I have a new Black Widow and I use glass marbles for plinking, no problems with it.

Toddy will probably say he uses tapered tubes for hunting, just as he said in the thread

I was refering to.


----------



## Toddy (Oct 2, 2011)

I used the original Black Widow for years before I 'discovered' tru-mark tapered tubes. I honestly don't think you're wrong Malleus but there is so much better available now, honestly which would you prefer... Go back to driving your old manual choked, hole in the floor car that broke down every other day or the modern, start every time (mostly lol) and comes with a 10 year anti rust guarantee?

Same thing with catapult frames, the latex and the leather used for the pouch. It has all moved forward in leaps and bounds. Indeed my accuracy now is so much better because of these advances, not despite them.


----------



## August West (Jan 21, 2012)

Ok Malleus it is certainly a useable slingshot, but I would not recommend one unless nothing else was available.

I still have my old pocket rocket and get it out and shoot it, it does shoot and in a pinch I would bet money I could put supper on the table with it but compared to new bands and tubes it is barely functional. 

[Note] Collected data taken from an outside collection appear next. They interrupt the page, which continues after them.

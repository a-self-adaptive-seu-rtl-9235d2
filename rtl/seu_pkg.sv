// Shared types, constants and the SECDED code of the SEU mitigation system.
//
// The BRAM sensor stores 64-bit words protected by 8 check bits, the
// (72,64) single-error-correcting, double-error-detecting code of the ECC
// block RAM. The code here is an extended Hamming code: the 64 data bits
// occupy the non-power-of-two positions 1..71 of a Hamming code word, seven
// check bits sit at positions 1,2,4,...,64, and an eighth bit is the parity
// of all 71 positions. The choice of this particular matrix is this design's
// own; any (72,64) SECDED code fits the sensor.
//
// The package also defines the star-bus request/response structs between the
// fault detectors and the fault management unit, the fault-memory word map
// and the redundancy level type.
package seu_pkg;

  localparam int unsigned BRAM_DEPTH  = 512;   // words per BRAM primitive
  localparam int unsigned BRAM_DW     = 64;    // data bits per word
  localparam int unsigned BRAM_EW     = 8;     // check bits per word
  localparam int unsigned BRAM_AW     = 9;     // address bits for 512 words

  // Redundancy level l: 0 none, 1 channel-1 DMR, 2 channel-1 TMR.
  typedef enum logic [1:0] {
    LVL_NONE = 2'd0,
    LVL_DMR  = 2'd1,
    LVL_TMR  = 2'd2
  } level_e;

  // Word map of a fault memory, as read over the star bus.
  localparam logic [2:0] FM_STATUS = 3'd0;  // {valid, dbit, sbit, 20'b0, addr[8:0]}
  localparam logic [2:0] FM_DATA_L = 3'd1;  // data word bits 31:0
  localparam logic [2:0] FM_DATA_H = 3'd2;  // data word bits 63:32
  localparam logic [2:0] FM_ECC    = 3'd3;  // check bits
  localparam logic [2:0] FM_SBITC  = 3'd4;  // SBITERR counter
  localparam logic [2:0] FM_DBITC  = 3'd5;  // DBITERR counter
  localparam logic [2:0] FM_MBUC   = 3'd6;  // multiple-bit upset counter

  // Star bus: one request/response pair per fault detector.
  typedef struct packed {
    logic       valid;
    logic [2:0] addr;
  } fbus_req_t;

  typedef struct packed {
    logic        ack;
    logic [31:0] data;
  } fbus_rsp_t;

  // Result of a SECDED check.
  typedef struct packed {
    logic [63:0] data;     // corrected data
    logic        sbiterr;  // one bit was wrong and has been corrected
    logic        dbiterr;  // two bits wrong, data not correctable
  } secded_res_t;

  function automatic logic [7:0] secded_encode(input logic [63:0] d);
    logic [71:1] cw;
    logic [6:0]  p;
    int unsigned k;
    cw = '0;
    k  = 0;
    for (int unsigned pos = 1; pos <= 71; pos++) begin
      if ((pos & (pos - 1)) != 0) begin
        cw[pos] = d[k];
        k++;
      end
    end
    p = '0;
    for (int unsigned pos = 1; pos <= 71; pos++)
      for (int unsigned b = 0; b < 7; b++)
        if (pos[b]) p[b] = p[b] ^ cw[pos];
    return {^{cw, p}, p};
  endfunction

  function automatic secded_res_t secded_decode(input logic [63:0] d, input logic [7:0] e);
    logic [71:1] cw;
    logic [6:0]  syn;
    logic        ovl;
    int unsigned k;
    secded_res_t r;
    cw = '0;
    k  = 0;
    for (int unsigned pos = 1; pos <= 71; pos++) begin
      if ((pos & (pos - 1)) != 0) begin
        cw[pos] = d[k];
        k++;
      end
    end
    for (int unsigned b = 0; b < 7; b++) cw[1 << b] = e[b];
    syn = '0;
    for (int unsigned pos = 1; pos <= 71; pos++)
      if (cw[pos]) syn = syn ^ 7'(pos);
    ovl = (^cw) ^ e[7];
    r.sbiterr = 1'b0;
    r.dbiterr = 1'b0;
    if (ovl) begin
      if (syn <= 7'd71) begin
        r.sbiterr = 1'b1;
        if (syn != 7'd0) cw[syn] = ~cw[syn];
      end else begin
        r.dbiterr = 1'b1;     // syndrome outside the word: more than one bit
      end
    end else if (syn != 7'd0) begin
      r.dbiterr = 1'b1;
    end
    k = 0;
    for (int unsigned pos = 1; pos <= 71; pos++) begin
      if ((pos & (pos - 1)) != 0) begin
        r.data[k] = cw[pos];
        k++;
      end
    end
    return r;
  endfunction

  // Deterministic standalone-mode content of word a: a 32-bit value derived
  // from the address and its complement, so every bit column holds zeros and
  // ones across the array.
  function automatic logic [63:0] sensor_pattern(input logic [8:0] a);
    logic [31:0] v;
    v = {a, ~a, a, 5'b10101} ^ 32'h5A3C_96E1;
    return {~v, v};
  endfunction

endpackage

Nathan Masters has a video on how to attach theraband or other flat bands to these and that puts them into a complete different category. In my opinion they are still to large and cumbersome and I would much rather have a smaller modern design.


----------



## Toddy (Oct 2, 2011)

robert.w.taylor.777

Just in case you may be thinking that taking a forked stick from a tree and making your own frame will in any way decrease the potential accuracy. I won the UKCA 10m title using a fork I cut from a tree just 2 weeks earlier. Catapults are all about what you put in. You cannot buy accuracy and you definitely cannot buy the joy you will get sitting down with your step son making one... or two


----------



## August West (Jan 21, 2012)

If you like wrist braced models this is the new hotness.

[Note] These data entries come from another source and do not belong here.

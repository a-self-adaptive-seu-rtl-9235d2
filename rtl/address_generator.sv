// Address generation and pattern generator of a BRAM fault detector in
// standalone sensor mode.
//
// While `enable` is high the block first writes the deterministic pattern
// seu_pkg::sensor_pattern(addr) into every word, one word per clock (DEPTH
// clocks), then raises `init_done` and sweeps the whole address range with
// one read per clock, wrapping from DEPTH-1 to 0, for as long as it stays
// enabled. Dropping `enable` stops it; raising it again restarts with the
// pattern fill. The pattern and the sweep rate of one read per clock are
// this design's choices; the document asks only for a deterministic pattern
// and a cyclic sweep of the complete address range.
module address_generator #(
  parameter int unsigned DEPTH = seu_pkg::BRAM_DEPTH,
  parameter int unsigned AW    = $clog2(DEPTH)
) (
  input  logic          clk,
  input  logic          rst_n,
  input  logic          enable,
  output logic          rd_en,
  output logic [AW-1:0] rd_addr,
  output logic          wr_en,
  output logic [AW-1:0] wr_addr,
  output logic [63:0]   wr_data,
  output logic          init_done
);
  import seu_pkg::*;

  typedef enum logic [1:0] {AG_IDLE, AG_INIT, AG_SCAN} ag_state_e;
  ag_state_e   state;
  logic [AW-1:0] cnt;

  always_ff @(posedge clk or negedge rst_n) begin
    if (!rst_n) begin
      state <= AG_IDLE;
      cnt   <= '0;
    end else if (!enable) begin
      state <= AG_IDLE;
      cnt   <= '0;
    end else begin
      unique case (state)
        AG_IDLE: begin
          state <= AG_INIT;
          cnt   <= '0;
        end
        AG_INIT: begin
          if (cnt == AW'(DEPTH - 1)) begin
            state <= AG_SCAN;
            cnt   <= '0;
          end else begin
            cnt <= cnt + 1'b1;
          end
        end
        AG_SCAN: cnt <= (cnt == AW'(DEPTH - 1)) ? '0 : cnt + 1'b1;
        default: state <= AG_IDLE;
      endcase
    end
  end

  always_comb begin
    wr_en     = (state == AG_INIT);
    wr_addr   = cnt;
    wr_data   = sensor_pattern(9'(cnt));
    rd_en     = (state == AG_SCAN);
    rd_addr   = cnt;
    init_done = (state == AG_SCAN);
  end
endmodule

http://www.dankung.com/emart/agile-ergonomic-sniper-p-503.html


----------



## Malleus (Jul 25, 2013)

I'm not denying they are better than a Black Widow, I'm just pointing Robert and his step-son to what is a good beginner

sling in my opinion.

The tubes on a BW will last a lot longer than TB gold, they will stand up to the abuse that an 11 year old will put them through.

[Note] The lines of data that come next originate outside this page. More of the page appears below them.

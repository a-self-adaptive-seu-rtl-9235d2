// Testbench for address_generator: after enable, exactly DEPTH pattern writes
// at addresses 0..DEPTH-1 with the expected pattern, then a wrapping read
// sweep; disable stops it and re-enable restarts the fill.
module tb_address_generator;
  logic        clk = 1'b0, rst_n = 1'b0, enable = 1'b0;
  logic        rd_en, wr_en, init_done;
  logic [8:0]  rd_addr, wr_addr;
  logic [63:0] wr_data;
  int          checks = 0, failures = 0;

  always #5 clk = ~clk;

  address_generator dut (.clk, .rst_n, .enable, .rd_en, .rd_addr, .wr_en, .wr_addr, .wr_data, .init_done);

  function automatic logic [63:0] expect_pattern(input int a);
    logic [8:0]  x;
    logic [31:0] v;
    x = 9'(a);
    v = {x, ~x, x, 5'b10101} ^ 32'h5A3C_96E1;
    return {~v, v};
  endfunction

  task automatic check(input bit ok, input string what);
    checks++;
    if (!ok) begin failures++; $display("FAIL: %s", what); end
  endtask

  initial begin
    repeat (20000) @(posedge clk);
    failures++;
    $display("FAIL: watchdog");
    $display("TB_RESULT checks=%0d failures=%0d", checks, failures);
    $finish;
  end

  task automatic run_fill_and_sweep();
    int nw = 0;
    // wait for first write
    while (!wr_en) @(negedge clk);
    while (wr_en) begin
      check(wr_addr == 9'(nw) && wr_data == expect_pattern(nw) && !rd_en,
            $sformatf("fill word %0d addr=%0d", nw, wr_addr));
      nw++;
      @(negedge clk);
    end
    check(nw == 512, $sformatf("fill length %0d", nw));
    for (int i = 0; i < 1100; i++) begin
      check(rd_en && init_done && !wr_en && rd_addr == 9'(i % 512), $sformatf("sweep step %0d", i));
      @(negedge clk);
    end
  endtask

  initial begin
    repeat (3) @(negedge clk);
    rst_n = 1'b1;
    repeat (3) @(negedge clk);
    check(!rd_en && !wr_en, "idle while disabled");
    enable = 1'b1;
    run_fill_and_sweep();
    enable = 1'b0;
    @(negedge clk);
    repeat (5) begin
      check(!rd_en && !wr_en && !init_done, "stopped when disabled");
      @(negedge clk);
    end
    enable = 1'b1;
    run_fill_and_sweep();
    $display("TB_RESULT checks=%0d failures=%0d", checks, failures);
    $finish;
  end
endmodule
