// Bus access control: the fault-detector end of the star bus.
//
// Each fault detector has its own point-to-point link to the fault management
// unit. Data flows only from detector to manager. A request (req.valid with a
// word address req.addr) is answered on the next clock by rsp.ack with the
// fault-memory word in rsp.data; ack is high for exactly one clock per
// request clock. The document names the block and the star topology; this
// request/acknowledge protocol is this design's choice.
module bus_access_control (
  input  logic              clk,
  input  logic              rst_n,
  input  seu_pkg::fbus_req_t req,
  output seu_pkg::fbus_rsp_t rsp,
  output logic [2:0]        fm_addr,
  input  logic [31:0]       fm_data
);
  assign fm_addr = req.addr;

  always_ff @(posedge clk or negedge rst_n) begin
    if (!rst_n) begin
      rsp <= '0;
    end else begin
      rsp.ack <= req.valid;
      if (req.valid) rsp.data <= fm_data;
    end
  end

  // An acknowledge only ever follows a request.
  a_ack_follows_req: assert property (@(posedge clk) disable iff (!rst_n)
    rsp.ack |-> $past(req.valid));
endmodule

The same sling can be used by both father and son with equal enjoyment.

I'm not asking you to agree with me, the reasons I gave speak for themselves.


----------



## August West (Jan 21, 2012)

Malleus said:


> I'm not asking you to agree with me


Thank you.  LOL

Peace brother, what makes slingshots so awesome, there is so much variety and different styles for everyone.


----------



## Malleus (Jul 25, 2013)

August West said:


> Malleus said:
> 
> 
> > I'm not asking you to agree with me
> ...


Indeed there are, and I'd love a brass Milbro, but I wouldn't suggest one to a beginner.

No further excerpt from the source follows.